• [TO DO]:
In the data below, the answer is the run of lines from the line containing "afifo_word_t afifo_wdata, afifo_rdata;" through the line containing "tfifo_empty, tfifo_full, tfifo_af;", both included; print it exactly and nothing else.

• [ENTRIES PROVIDED]:

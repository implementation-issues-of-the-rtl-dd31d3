// rs_top: Readout Supervisor.
//
// The Readout Supervisor of the LHCb Timing and Fast Control system decides,
// crossing by crossing, which L0 triggers are accepted, matches them with
// the L1 decisions, and broadcasts accepts, L1 decisions and commands to
// the front-ends over the two TTC channels. Data flow:
//
//   L0 decision unit -> l0_pipe (phase, strobe check, 16-stage pipeline)
//   l0_pipe + rnd_gen + cmd_gen triggers -> l0_handler -> channel A, AFIFO
//   AFIFO + L1 decision unit (via an L1 trig_phaser) -> l1_handler -> TFIFO
//   TFIFO -> t1b (rate control, inhibits, buffer emulators) -> gcs
//   cmd_gen commands, BCR/ECR, L1 trigger broadcasts -> gcs -> channel B
//   channels A and B -> ttc_encoder (160 MHz) -> ttc_out
//   PLX local bus -> iobus_if -> IOBUS: CS1 rs_csr, CS2/CS3 ucnt modules
//   iobus_if JTAG select -> jtag_dist (glue-board JTAG to NPLD PLDs)
//
// The module split and the connections follow the block diagram of the
// original board, where each module is a separate PLD. Here everything
// except the TTC encoder runs on one clock: clk is the 40.08 MHz bunch
// clock, and the local bus is assumed to be clocked by it too (a design
// choice; on the board the local bus has its own clock). clk4x is the
// 160 MHz encoding clock, rising together with clk. The PLL, the delay
// lines and the LVDS/PECL parts are outside: l0_tested_strobe and
// l1_tested_strobe are the strobes already or'ed with their delayed copy,
// and ext_orbit is the orbit already phased to clk by the external delay
// line, whose 16-step setting comes out on orbit_dly.
module rs_top
  import rs_pkg::*;
#(
  parameter int unsigned NPLD        = 10,
  parameter int unsigned FIFO_DEPTH  = 8192,
  parameter int unsigned BX_PER_TURN = BX_PER_ORBIT
) (
  input  logic            clk,
  input  logic            clk4x,
  // PLX 9080 local bus
  input  logic            lreset_n,
  input  logic            ads_n,
  input  logic            blast_n,
  input  logic            lw_r,
  input  logic [31:0]     lad_i,
  output logic [31:0]     lad_o,
  output logic            lad_oe,
  output logic            ready_n,
  input  logic            lhold,
  output logic            lholda,
  input  logic            usr_sw,
  output logic            usr_led_n,
  output logic            h_ext,
  output logic [3:0]      orbit_dly,
  output logic            sres_n,
  // JTAG distribution
  input  logic            tms,
  input  logic            tdi,
  output logic            tdo,
  output logic [NPLD-1:0] tms_x,
  output logic [NPLD-1:0] tdi_x,
  input  logic [NPLD-1:0] tdo_x,
  // external trigger inputs
  input  logic            l0_strobe,
  input  logic            l0_tested_strobe,
  input  logic [15:0]     l0_data,
  input  logic            l1_strobe,
  input  logic            l1_tested_strobe,
  input  logic [7:0]      l1_data,
  input  logic            ext_orbit,
  input  logic            ext_l0_throttle,
  input  logic            ext_l1_throttle,
  // outputs
  output logic            chan_a,
  output logic            chan_b,
  output logic            ttc_out,
  output logic            cal_pulse,
  output logic [7:0]      node_rst,
  output logic            l0_inhibit,
  output logic            l1_inhibit,
  output logic [BX_W-1:0] bx,
  output logic            missing_strobe,
  // activity flags of the internal mechanisms, for monitoring
  output logic            ev_bcr,
  output logic            ev_ecr,
  output logic            ev_cmd,
  output logic            ev_postponed,
  output logic            gap_refused,
  output logic            derand_full,
  output logic            l1buf_full,
  output logic            ext_orbit_present,
  output logic [$clog2(FIFO_DEPTH):0] afifo_count,
  output logic [$clog2(FIFO_DEPTH):0] tfifo_count
);

  // ---------------------------------------------------------------- IOBUS
  iobus_t      bus;
  logic [31:0] bus_rdata, csr_rdata, cnt0_rdata, cnt1_rdata;
  logic [NPLD-1:0] jtag_sel;
  cfg_t        cfg;
  logic        ecr_strobe, cnt_clr;
  logic [7:0]  rst_strobe;
  logic [31:0] status;
  wire         rst = !sres_n;

  iobus_if #(.NPLD(NPLD)) u_ioi (
    .clk, .lreset_n, .ads_n, .blast_n, .lw_r, .lad_i, .lad_o, .lad_oe, .ready_n,
    .lhold, .lholda, .bus, .bus_rdata, .jtag_sel, .h_ext, .usr_led_n, .usr_sw, .sres_n
  );

  jtag_dist #(.NPLD(NPLD)) u_jtag (
    .sel(jtag_sel), .tms, .tdi, .tdo, .tms_x, .tdi_x, .tdo_x
  );

  rs_csr #(.CS(1)) u_csr (
    .clk, .rst, .bus, .status, .rdata(csr_rdata), .cfg, .ecr_strobe, .cnt_clr, .rst_strobe
  );
  assign orbit_dly = cfg.orbit_dly;

  always_comb begin
    if (bus.cs[1])      bus_rdata = csr_rdata;
    else if (bus.cs[2]) bus_rdata = cnt0_rdata;
    else if (bus.cs[3]) bus_rdata = cnt1_rdata;
    else                bus_rdata = '0;
  end

  // ------------------------------------------------------- command side
  logic            orbit;
  logic            cmd_req, cmd_ack, ecr_req, per_trig;
  logic [7:0]      cmd_data;
  logic            trig_req, trig_ack;
  logic [7:0]      trig_data;

  cmd_gen #(.NRST(8)) u_cmd (
    .clk, .rst, .bx, .orbit, .cal_bx(cfg.cal_bx), .cal_turns(cfg.cal_turns),
    .cal_delay(cfg.cal_delay), .cal_cmd(cfg.cal_cmd), .per_period(cfg.per_period),
    .ecr_strobe, .rst_strobe, .cmd_req, .cmd_data, .cmd_ack, .per_trig, .cal_pulse,
    .ecr_req, .node_rst
  );

  // ------------------------------------------------------------- L0 path
  l0_word_t l0_q;
  logic     l0_q_valid, missing_seen;
  logic     rnd_trig, rnd_l1force;
  logic     afifo_we, afifo_re, afifo_empty, afifo_full, afifo_af;
  afifo_word_t afifo_wdata, afifo_rdata;
  logic [15:0] l0_ce;
  logic        rnd_force_ce;

  l0_pipe #(.W(16), .STAGES(16)) u_pipe (
    .clk, .rst(node_rst[0]), .strobe(l0_strobe), .data(l0_data), .tested_strobe(l0_tested_strobe),
    .phase_neg(cfg.l0_phase_neg), .depth(cfg.pipe_depth), .q(l0_q), .q_valid(l0_q_valid),
    .missing(missing_strobe), .missing_seen
  );

  rnd_gen u_rnd (
    .clk, .rst(node_rst[6]), .en(cfg.rnd_en), .l0_rate(cfg.rnd_l0_rate), .l1_mode(cfg.rnd_l1_mode),
    .l1_rate(cfg.rnd_l1_rate), .l0_trig(rnd_trig), .l1_force(rnd_l1force)
  );

  l0_handler u_l0 (
    .clk, .rst(node_rst[1]), .ecr(ev_ecr), .ext_en(cfg.l0_ext_en), .ext_valid(l0_q_valid),
    .ext_word(l0_q), .bx, .per_trig, .rnd_trig, .rnd_l1force, .l0_inhibit,
    .gap_len(cfg.gap_len), .afifo_full, .afifo_we, .afifo_wdata, .chan_a, .cnt_ce(l0_ce),
    .rnd_force_ce, .gap_refused
  );

  rs_fifo #(.DEPTH(FIFO_DEPTH), .W(9)) u_afifo (
    .clk, .rst(node_rst[2]), .we(afifo_we), .wdata(afifo_wdata), .re(afifo_re), .rdata(afifo_rdata),
    .empty(afifo_empty), .full(afifo_full), .almost_full(afifo_af), .count(afifo_count)
  );

  // ------------------------------------------------------------- L1 path
  l1_word_t    l1_q;
  logic        l1_valid;
  logic        tfifo_we, tfifo_re, tfifo_empty, tfifo_full, tfifo_af;
  tfifo_word_t tfifo_wdata, tfifo_rdata;
  logic [6:0]  l1_ce;
  logic [2:0]  t1b_ce;
  logic [4:0]  derand_occ;
  logic [7:0]  l1buf_occ;

  trig_phaser #(.W(8)) u_l1_phaser (
    .clk, .rst(node_rst[3]), .strobe(l1_strobe), .data(l1_data), .tested_strobe(l1_tested_strobe),
    .phase_neg(cfg.l1_phase_neg), .q(l1_q), .valid(l1_valid)
  );

  l1_handler u_l1 (
    .clk, .rst(node_rst[3]), .l1_ext_en(cfg.l1_ext_en), .l1_valid, .l1_word(l1_q), .afifo_rdata,
    .afifo_empty, .afifo_re, .tfifo_full, .tfifo_we, .tfifo_wdata, .cnt_ce(l1_ce)
  );

  rs_fifo #(.DEPTH(FIFO_DEPTH), .W(9)) u_tfifo (
    .clk, .rst(node_rst[4]), .we(tfifo_we), .wdata(tfifo_wdata), .re(tfifo_re), .rdata(tfifo_rdata),
    .empty(tfifo_empty), .full(tfifo_full), .almost_full(tfifo_af), .count(tfifo_count)
  );

  t1b u_t1b (
    .clk, .rst(node_rst[5]), .tfifo_rdata, .tfifo_empty, .tfifo_re, .trig_req, .trig_data, .trig_ack,
    .l1_spacing(cfg.l1_spacing), .l0_accept(chan_a), .ext_l0_throttle, .ext_l1_throttle,
    .thr_l0_en(cfg.thr_l0_en), .thr_l1_en(cfg.thr_l1_en), .ecs_l0_inh(cfg.ecs_l0_inh),
    .ecs_l1_inh(cfg.ecs_l1_inh), .afifo_af, .tfifo_af, .derand_thr(cfg.derand_thr),
    .readout_cycles(cfg.readout_cycles), .l1buf_thr(cfg.l1buf_thr), .l1_drain(cfg.l1_drain),
    .l0_inhibit, .l1_inhibit, .derand_full, .l1buf_full, .derand_occ, .l1buf_occ, .cnt_ce(t1b_ce)
  );

  // ------------------------------------------------------ command sender
  logic [15:0] status_in;
  assign status_in = {8'b0, l1buf_full, derand_full, tfifo_full, tfifo_empty,
                      afifo_full, afifo_empty, missing_seen, h_ext};

  gcs #(.BX_PER_TURN(BX_PER_TURN)) u_gcs (
    .clk, .rst, .use_ext_orbit(cfg.use_ext_orbit), .ext_orbit, .bcr_en(cfg.bcr_en),
    .bcr_bx(cfg.bcr_bx), .ecr_req, .cmd_req, .cmd_data, .cmd_ack, .trig_req, .trig_data,
    .trig_ack, .status_in, .bx, .orbit, .chan_b, .ext_orbit_present, .status,
    .ev_bcr, .ev_ecr, .ev_cmd, .ev_postponed
  );

  // ------------------------------------------------------------ counters
  logic [31:0] ce;
  always_comb begin
    ce[15:0]  = l0_ce;
    ce[16]    = 1'b1;              // bunch clock
    ce[17]    = l0_inhibit;
    ce[18]    = l1_inhibit;
    ce[19]    = l1_ce[0];
    ce[20]    = l1_ce[1];
    ce[21]    = 1'b0;              // reserved
    ce[22]    = rnd_force_ce;
    ce[23]    = l1_ce[4];
    ce[24]    = l1_ce[5];
    ce[25]    = l1_ce[6];
    ce[28:26] = t1b_ce;
    ce[29]    = orbit;             // number of turns
    ce[30]    = ext_l0_throttle;
    ce[31]    = ext_l1_throttle;
  end

  ucnt #(.N(16), .CW(32), .PS_W(10)) u_cnt0 (
    .clk, .rst(rst || node_rst[7]), .ce(ce[15:0]), .ps_factor(cfg.ps_factor0), .ps_mask(cfg.ps_mask[15:0]),
    .clr(cnt_clr), .sel(bus.radr[3:0]), .rdata(cnt0_rdata)
  );

  ucnt #(.N(16), .CW(32), .PS_W(10)) u_cnt1 (
    .clk, .rst(rst || node_rst[7]), .ce(ce[31:16]), .ps_factor(cfg.ps_factor1), .ps_mask(cfg.ps_mask[31:16]),
    .clr(cnt_clr), .sel(bus.radr[3:0]), .rdata(cnt1_rdata)
  );

  // derand_occ and l1buf_occ stay internal; status carries the full flags.

  // ------------------------------------------------------------ encoder
  ttc_encoder u_ttc (
    .clk4x, .rst, .a(chan_a), .b(chan_b), .q(ttc_out), .quarter()
  );

endmodule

• [TASK ANSWER]:
  afifo_word_t afifo_wdata, afifo_rdata;
  logic [15:0] l0_ce;
  logic        rnd_force_ce;

  l0_pipe #(.W(16), .STAGES(16)) u_pipe (
    .clk, .rst(node_rst[0]), .strobe(l0_strobe), .data(l0_data), .tested_strobe(l0_tested_strobe),
    .phase_neg(cfg.l0_phase_neg), .depth(cfg.pipe_depth), .q(l0_q), .q_valid(l0_q_valid),
    .missing(missing_strobe), .missing_seen
  );

  rnd_gen u_rnd (
    .clk, .rst(node_rst[6]), .en(cfg.rnd_en), .l0_rate(cfg.rnd_l0_rate), .l1_mode(cfg.rnd_l1_mode),
    .l1_rate(cfg.rnd_l1_rate), .l0_trig(rnd_trig), .l1_force(rnd_l1force)
  );

  l0_handler u_l0 (
    .clk, .rst(node_rst[1]), .ecr(ev_ecr), .ext_en(cfg.l0_ext_en), .ext_valid(l0_q_valid),
    .ext_word(l0_q), .bx, .per_trig, .rnd_trig, .rnd_l1force, .l0_inhibit,
    .gap_len(cfg.gap_len), .afifo_full, .afifo_we, .afifo_wdata, .chan_a, .cnt_ce(l0_ce),
    .rnd_force_ce, .gap_refused
  );

  rs_fifo #(.DEPTH(FIFO_DEPTH), .W(9)) u_afifo (
    .clk, .rst(node_rst[2]), .we(afifo_we), .wdata(afifo_wdata), .re(afifo_re), .rdata(afifo_rdata),
    .empty(afifo_empty), .full(afifo_full), .almost_full(afifo_af), .count(afifo_count)
  );

  // ------------------------------------------------------------- L1 path
  l1_word_t    l1_q;
  logic        l1_valid;
  logic        tfifo_we, tfifo_re, tfifo_empty, tfifo_full, tfifo_af;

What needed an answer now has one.